Perşembe

Duvar... Adaletsizlik... Hayat... Bir Gün...

Çıkıyorum şirketten, saat daha sabahın 10:30’u…
Sabah 08:30’da geldim şirkete. Bir fuara katılıyoruz Fransa’da ve şirketi fuara hazırlamak benim işlerim arasında, sabahın 6’sında kalktım, bir duş aldım, beyaz bir gömlek giydim dik yakalı, üstüne kırmızı, önden düğmeli, V yaka bir bluz, gömleğin yakalarını bluzun dışına çıkardıktan sonra yakaları aşağı katlamadan, kat kat dökümlü bir kolye taktım, bir tek bu kolyemi seviyorum, şıkır şıkır… Altımda kareli, bej rengi İspanyol kesim bir pantolon, onun altında bej rengi ufak topuklu ayakkabılarım var.
Tam bir iş kadını gibiyim bugün, ıslak saçlarımı tepemde topluyorum, Maslak’ta fön çektiririm nasılsa, makyajımı yaparken aynaya bakıyorum, kendimi bir şey sanıyormuşum gibi bir izlenime kapılıyorum, bu his hoşuma gitmiyor ama gülümsetiyor, havada nasıl sıcak, nasıl güzel…
Ah şimdi atlayıp Büyükada’ya gitmek vardı, ne çok severim Büyükada seni, yazını, kışını…Büyükada’da olma hayalleri kursam da, benim bugün yapacak ne çok işim var.
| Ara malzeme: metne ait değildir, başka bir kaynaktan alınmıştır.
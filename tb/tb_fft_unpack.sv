// tb_fft_unpack: 16-point unpacking. Two random real sequences a and b are
// packed as z = a + j*b; the test computes Z = DFT(z) itself, rounds it and
// writes it in base-4 digit-reversed position order, as the FFT delivers it.
// Every output bin must equal DFT(a) on the A rail and DFT(b) on the B rail
// (to within the rounding of Z and the halving), every bin 0..N-1 must appear
// once per frame, and the frame's tag must come out with it. Three frames
// are sent, the last two back to back.
module tb_fft_unpack;
  import chan_pkg::*;
  localparam int N = 16, LANES = 8, NW = $clog2(N);
  localparam real PI2 = 6.283185307179586;
`include "tb_check.svh"
  logic clk = 0, rst_n = 0, in_valid = 0;
  logic [NW-1:0] in_addr [LANES];
  cplx_t in_data [LANES];
  tag_t  in_tag = '0;
  logic  out_valid, out_last;
  logic [NW-1:0] out_idx [8];
  cplx_t a_data [8], b_data [8];
  tag_t  out_tag;
  fft_unpack #(.N(N), .LANES(LANES)) dut (.*);
  always #5 clk = ~clk;

  real ea_re [3][N], ea_im [3][N], eb_re [3][N], eb_im [3][N];   // DFT(a), DFT(b)
  int  zr [3][N], zi [3][N];
  int  seen [N];
  int  fo = 0;

  function automatic int digrev(input int p);
    int r;
    r = 0;
    for (int d = 0; d < NW / 2; d++) r = r * 4 + ((p >> (2 * d)) & 3);
    return r;
  endfunction

  always @(posedge clk)
    if (rst_n && out_valid) begin
      for (int i = 0; i < 8; i++) begin
        int k;
        k = int'(out_idx[i]);
        seen[k]++;
        check($sqrt((a_data[i].re - ea_re[fo][k]) ** 2 + (a_data[i].im - ea_im[fo][k]) ** 2) <= 1.5,
              $sformatf("frame %0d A[%0d] = (%0d,%0d) want (%0.1f,%0.1f)", fo, k,
                        a_data[i].re, a_data[i].im, ea_re[fo][k], ea_im[fo][k]));
        check($sqrt((b_data[i].re - eb_re[fo][k]) ** 2 + (b_data[i].im - eb_im[fo][k]) ** 2) <= 1.5,
              $sformatf("frame %0d B[%0d] = (%0d,%0d) want (%0.1f,%0.1f)", fo, k,
                        b_data[i].re, b_data[i].im, eb_re[fo][k], eb_im[fo][k]));
      end
      check(out_tag == tag_t'(8'(fo + 10)), "tag travels with the frame");
      if (out_last) begin
        for (int k = 0; k < N; k++) check(seen[k] == 1, $sformatf("bin %0d seen %0d times", k, seen[k]));
        for (int k = 0; k < N; k++) seen[k] = 0;
        fo++;
      end
    end

  initial begin
    repeat (1000) @(posedge clk);
    failures++;
    $display("FAIL: watchdog");
    finish_tb();
  end

  initial begin
    int a [N], b [N];
    for (int k = 0; k < N; k++) seen[k] = 0;
    for (int f = 0; f < 3; f++) begin
      for (int n = 0; n < N; n++) begin
        a[n] = $urandom_range(0, 20000) - 10000;
        b[n] = $urandom_range(0, 20000) - 10000;
      end
      for (int k = 0; k < N; k++) begin
        real sr, si;
        ea_re[f][k] = 0; ea_im[f][k] = 0; eb_re[f][k] = 0; eb_im[f][k] = 0;
        for (int n = 0; n < N; n++) begin
          ea_re[f][k] += a[n] * $cos(PI2 * k * n / N);  ea_im[f][k] -= a[n] * $sin(PI2 * k * n / N);
          eb_re[f][k] += b[n] * $cos(PI2 * k * n / N);  eb_im[f][k] -= b[n] * $sin(PI2 * k * n / N);
        end
        // Z = A + jB
        sr = ea_re[f][k] - eb_im[f][k];
        si = ea_im[f][k] + eb_re[f][k];
        zr[f][k] = $rtoi(sr >= 0 ? sr + 0.5 : sr - 0.5);
        zi[f][k] = $rtoi(si >= 0 ? si + 0.5 : si - 0.5);
      end
    end
    for (int i = 0; i < LANES; i++) begin in_addr[i] = '0; in_data[i] = '0; end
    repeat (3) @(negedge clk);
    rst_n = 1;
    for (int f = 0; f < 3; f++) begin
      for (int c = 0; c < N / LANES; c++) begin
        @(negedge clk);
        in_valid = 1;
        in_tag   = tag_t'(8'(f + 10));
        for (int i = 0; i < LANES; i++) begin
          int pos;
          pos = c * LANES + i;
          in_addr[i]    = NW'(pos);
          in_data[i].re = DATA_W'(zr[f][digrev(pos)]);
          in_data[i].im = DATA_W'(zi[f][digrev(pos)]);
        end
      end
      if (f == 0) begin
        @(negedge clk);
        in_valid = 0;
        repeat (4) @(negedge clk);
      end
    end
    @(negedge clk);
    in_valid = 0;
    repeat (10) @(negedge clk);
    check(fo == 3, $sformatf("frames unpacked: %0d", fo));
    finish_tb();
  end
endmodule
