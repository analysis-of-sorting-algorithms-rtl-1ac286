# Concurrent insertion and bubble sort of CO2 sensor readings

A coordinator node collects one CO2 reading from each of 40 battery-powered
end devices spread over about a kilometre. A LoRa radio module receives the
readings and passes them over a serial line to the programmable logic of an
FPGA board (a Terasic DE10-Nano). The logic sorts each round of readings in
hardware. The same round is sorted twice, at the same time, by two
independent state machines: one runs an insertion-style exchange sort and
one runs bubble sort. Their run times can then be compared directly on
identical data. Both run times are reported in clock cycles, and one of the
two sorted results is sent back on the serial line.

The RTL here is synthesizable SystemVerilog with a self-checking testbench
for every block. The radio modules and sensors are off-the-shelf parts with
no logic to design. They are not modelled: the testbenches drive the serial
line directly.

## One round, end to end

```
 uart_rxd ─► uart_rx ─► sort_ctrl ──write──► sort_ram (insertion copy) ◄─► insertion_sort_fsm
                          │   │      └─────► sort_ram (bubble copy)    ◄─► bubble_sort_fsm
 uart_txd ◄─ uart_tx ◄────┘   └── start both / count busy cycles / read result back
```

1. **Receive.** `uart_rx` delivers bytes. `sort_ctrl` joins each group of
   `D_W/8` bytes (most significant byte first) into one reading. It writes the
   reading at the next address of *both* memories in the same cycle. `n_cfg`
   sets the number of readings in the round; 0, or a value above `N_MAX`,
   means `N_MAX`. `n_cfg` is sampled when the round's first byte arrives.
2. **Start.** Once all `n` readings are stored, one `sort_start` pulse
   starts both sorters in the same cycle.
3. **Sort.** `sorting` is high from the start pulse until both sorters have
   finished. While it is high, each memory's single port belongs to its
   sorter. The controller counts the cycles each sorter is busy, giving
   `ins_cycles` and `bub_cycles`. At 50 MHz, divide by 50 to get
   microseconds.
4. **Send.** The sorted memory chosen by `tx_sel` (0 = insertion,
   1 = bubble) is read out from address 0 upward and sent through `uart_tx`.
   When the last byte has been accepted, `round_done` pulses and the next
   round begins.

Bytes that arrive during steps 2–4 are dropped. A byte with a low stop bit
raises `rx_frame_err` for one cycle and is dropped too. The receiver then
waits for the line to go high before it looks for the next start bit.

There is no framing beyond the byte count. If a byte is lost, the readings
of that round are misaligned. Since readings arrive about one per second in
the real network, the host should reset or resynchronise after an error.

## The two sorters

Both sorters are built the same way: a small FSM, `counter` instances for
the loop indices, and `comparator` instances for every test. That covers both
the data comparison and the "has this index reached its limit" checks. Each
sorter sees one memory port with an asynchronous read: one read *or* one
write per cycle. Each holds two data registers, `Regi` and `Regj`. A swap
takes two write cycles.

### insertion_sort_fsm: exchange sort

```
for i = 0 .. n-2:
    Regi = Ram[i]
    for j = i+1 .. n-1:
        Regj = Ram[j]
        if Regj < Regi:  Ram[i] = Regj; Ram[j] = Regi; Regi = Regj
```

After pass `i`, `Ram[i]` holds the minimum of `Ram[i..n-1]`. This is the
algorithm the design calls "insertion sort". Strictly, it is an exchange
(selection-by-swapping) sort. `Regi` must be reloaded after a swap, or later
comparisons in the same pass use a stale value. The RTL copies `Regj` into
`Regi` in the second write cycle.

States: `RD_I → RD_J → CMP → (WR_I → WR_J) → RD_J | RD_I | DONE`.
Busy cycles (the `DONE` cycle included):

    T_ins = 1 + Σ_i ( 1 + Σ_j ( 2 + 2·swap(i,j) ) )
          = 1 + (n-1) + n(n-1) + 2·swaps

### bubble_sort_fsm: bubble sort with a fixed pass count

```
passes = n
while passes > 0:
    for i = 0 .. n-2 (j = i+1):
        Regi = Ram[i]; Regj = Ram[j]
        if Regj < Regi:  Ram[i] = Regj; Ram[j] = Regi
    passes = passes - 1
```

The pass counter is loaded with `n` and counts down to zero. There is no
early exit when a pass makes no swaps. Both words are read afresh for every
pair. Every swap removes exactly one inversion, so the swap count equals the
number of inversions in the input.

States: `RD_I → RD_J → CMP → (WR_I → WR_J) → RD_I | DONE`. Busy cycles:

    T_bub = 1 + 3·n·(n-1) + 2·inversions

### Why the two times differ

Per comparison, the exchange sort costs 2 cycles. Bubble sort costs 3, because
it re-reads `Ram[i]`. Bubble sort also does about twice as many comparisons:
n(n−1) against n(n−1)/2. On random data the bubble sorter therefore takes
about 2.3 times as long (see below). Both interfaces use a one-cycle `start`,
which is ignored while busy, a `busy` level and a one-cycle `done`. A `swap`
strobe marks the first cycle of each swap. With `n < 2` a sorter finishes in
one cycle.

## Measured run times

The 50 MHz clock is the DE10-Nano's board oscillator. It is an assumption,
not a given. In the table, "reference" means the published hardware
measurements, and "this RTL" is one random data set of readings from
350 to 5000 ppm (`tb_workloads`):

| sensors | insertion, this RTL | insertion, reference | bubble, this RTL | bubble, reference |
|--------:|--------------------:|---------------------:|-----------------:|------------------:|
| 10      | 154 cyc = 3.08 µs   | 3.34 µs              | 325 cyc = 6.50 µs   | 2.85 µs  |
| 20      | 600 cyc = 12.00 µs  | 11.63 µs             | 1349 cyc = 26.98 µs | 12.06 µs |
| 28      | 1172 cyc = 23.44 µs | 21.99 µs             | 2657 cyc = 53.14 µs | 23.76 µs |
| 40      | 2420 cyc = 48.40 µs | 43.75 µs             | 5501 cyc = 110.02 µs| 48.88 µs |

The insertion sorter lands within about 10 % of the reference. The bubble
sorter is 2.2 to 2.3 times slower than the reference at every size. If the
reference made n(n−1) comparisons, its bubble times work out to about 1.6
cycles per comparison. That points to a sorter that keeps the previous
`Ram[j]` as the next `Regi`, or that makes fewer passes. The fixed n-pass
loop with two reads per pair is kept here because it is what the
bubble-sort algorithm describes. `bubble_sort_fsm` is the place to change
it.

For larger networks (`tb_scaling`, sorters only, both at the same depth):

| readings | insertion    | bubble       | reference extrapolation |
|---------:|-------------:|-------------:|-------------------------|
| 5000     | 0.68 s       | 1.75 s       | –                       |
| 10000    | 2.55 s       | 7.00 s       | 1.2 s / 3.5 s           |

The 10000 row was simulated with `NS = 10000` in `tb_scaling`. That takes
about three minutes, so the testbench is kept at 5000.

## Memories

`sort_ram` is a distributed (LUT) memory: synchronous write, asynchronous
read, one port, `N_MAX × D_W` bits (40 × 16 = 640 per copy). There are two
copies because both sorters rewrite their data in place while they run
concurrently. The architecture shows a single memory on a shared bus. A single
memory would force the two sorts to take turns, which would defeat the
side-by-side comparison. In `co2_sort_top` a multiplexer on `sorting` picks
each copy's owner.

## Serial link

Both directions use 8N1 framing at `BAUD_RATE` (default 115200). The
bit time is `CLK_FREQ / BAUD_RATE` clock cycles (434 at the defaults).
`uart_rx` uses a two-flop synchroniser, checks the start bit at its middle
and samples each bit at its middle. It delivers the byte at the middle of
the stop bit. `uart_tx` takes a byte when `valid && ready` and holds `ready`
low for exactly ten bit times. Receiving a 40-reading round takes 80 bytes,
about 0.7 ms at 115200 baud. That is negligible next to the one reading per
second the radio network delivers.

## Interpretations and departures

- **Widths, clock, baud, byte order, reset** are not specified by the
  design and are chosen here: 16-bit readings, 50 MHz, 115200 baud,
  most significant byte first, asynchronous active-low reset.
- **Serial versus GPIO:** the receiver module is described both as talking
  UART to the FPGA and as using a "GPIO interface". Here, the UART line is
  the GPIO pin.
- **Exchange sort:** `Regi` is reloaded after a swap, which a correct sort
  needs. The outer loop stops at `i = n-2` (the `i = n-1` pass has no
  inner iterations).
- **Bubble sort:** the algorithm's condition is read as `Ram[j] < Ram[i]`
  (value comparison), and `i, j` restart at 0, 1 on every pass.
- **Two memories** instead of one shared memory (see above).
- **Run-time counters, `tx_sel`, `n_cfg`** are additions of this RTL. They
  make the published comparison repeatable: run time per sorter, result
  from either sorter, and 10/20/28/40 sensors from one build. Sending the
  sorted data back is a reading of the "send and sort data" step of the
  system timeline.
- **Not modelled:** the ESP-32 end devices with their MG-811 sensors and the
  ESP-32 LoRa receiver. They are outside the FPGA.

## Files

| file | contents |
|------|----------|
| `rtl/sort_pkg.sv` | default sizes (40 readings, 16 bits, 50 MHz, 115200 baud) and width helpers |
| `rtl/counter.sv`, `rtl/comparator.sv` | the counter and comparator building blocks |
| `rtl/sort_ram.sv` | one memory copy |
| `rtl/insertion_sort_fsm.sv`, `rtl/bubble_sort_fsm.sv` | the two sorters |
| `rtl/sort_ctrl.sv` | round controller and run-time counters |
| `rtl/uart_rx.sv`, `rtl/uart_tx.sv` | serial link |
| `rtl/co2_sort_top.sv` | top level |
| `tb/tb_<block>.sv` | one self-checking testbench per block |
| `tb/tb_co2_sort_top.sv` | end to end at default parameters: three rounds, framing error, both result paths |
| `tb/tb_workloads.sv` | 10, 20, 28, 40 and 250 readings through the whole system |
| `tb/tb_scaling.sv` | both sorters on 5000 readings |

The assertions check that a sorter's memory address stays below `n`, and
that the controller never writes while the sorters own the memories.

## Simulating

Every testbench prints `TB_RESULT checks=N failures=M` and ends with
`$finish`; a watchdog ends a hung run with a failure. With Verilator 5:

```
verilator --binary --timing --assert -Wno-fatal -Irtl -y rtl \
    rtl/sort_pkg.sv tb/tb_co2_sort_top.sv --top-module tb_co2_sort_top
./obj_dir/Vtb_co2_sort_top
```

Replace `tb_co2_sort_top` with any other testbench name. The end-to-end
test at default parameters runs in about a second. The testbenches
compare run times against the closed-form cycle formulas above, so a change
to a sorter's state sequence must be matched in its testbench model.

## Changing sizes

`co2_sort_top` parameters: `N_MAX` (memory depth, default 40), `D_W`
(reading width, a multiple of 8, default 16), `CLK_FREQ` and `BAUD_RATE`.
The counter width `CNT_W = clog2(N_MAX+1)` follows from `N_MAX`, as does
the width of `n_cfg`. The logic grows with log2(N_MAX); the memories grow
linearly. Run time grows as n²: about 1.3·n² cycles for the exchange sort
and 3.5·n² for bubble sort on random data.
Daha masa başına oturup bitirmem gereken dünya kadar iş varken bu toplantılar yüzünden bütün hafta hiç bir şey yapamaz oldum, iş yerine varana kadar bunları düşündüm, bugünü atlatır atlatmaz, akşam şirkete gidip tüm maillerimi cevaplamalı, gelen telefonlara geri dönüşler yapmalı, masa başı tüm işlerimi halletmeliyim yoksa Cuma akşamı teslim edeceğim rapordan sonra sağlam bir zılgıt yemem muhtemel. Neyse maillerimi okudum hemen, o sırada kepekli,beyaz peynir, domatesli, yağsız bir tost ve bir şeftali suyu istiyorum, sabahları burada çıldırmamak elde değil Allah’ımm! İnsanlar neden bu kadar suratsız, neden bu kadar mutsuz ve en merak edileni de ben bu korkunç duruma daha ne kadar dayanacağım.
Altı üstü, zaten işi olan bir şey istiyorum bu insanlardan ama insanlarımız o kadar seviyorlar ki kendi işi dışında her şeye maydanoz olup da, asıl yapmaları gereken iş istendiğinde sanki küfür etmişsin gibi bir tavır takınmayı, çıldırmak üzereyim !!
Be kadın, eski şirketimden arkadaşlarımla yemeğe çıkma planları yaparken
“x’de gelecek miymiş? Dün aradı seni sordu toplantıdaydın ama ben dışarıda dedim kıskansın diye, çiçek gönderecekmiş sana bak buranın açık adresini istedi kızzz sende az yumuşa barışın bak, üzgün çocuk. Sahi niye üzgün? Ne oldu aranızda?” diye sabah sabah başıma ekşimeyi, dedikodu yapmayı biliyorsun da,
“Aman istemem Sema gelen bir şey olursa geldiği gibi geri gider bak sakın masamda görmek istemiyorum bugün üç tane toplantım var akşam geleceğim şirkete sakın tamam mı, hem ne olduysa oldu ya aaaa her şeyi bilmek zorunda mısınız?! Sen bana bi tost bir de şeftali suyu getirsen de ben iki dakika hemen kahvaltı etsem bence vatana millete daha yararlı bir şey yapmış olursun” deyince niye gözlerini devirip surat asıyorsun!!
Her neyse tahammül sınırlarım zorlanıyor, sabrım deneniyor şu sıralar burada. Maillerimi kontrol ederken hızlı hızlı kahvaltımı yapmaya çalışıyorum, sevmiyorum bu aceleyi, iki ayağımın bir pabuca girmesini…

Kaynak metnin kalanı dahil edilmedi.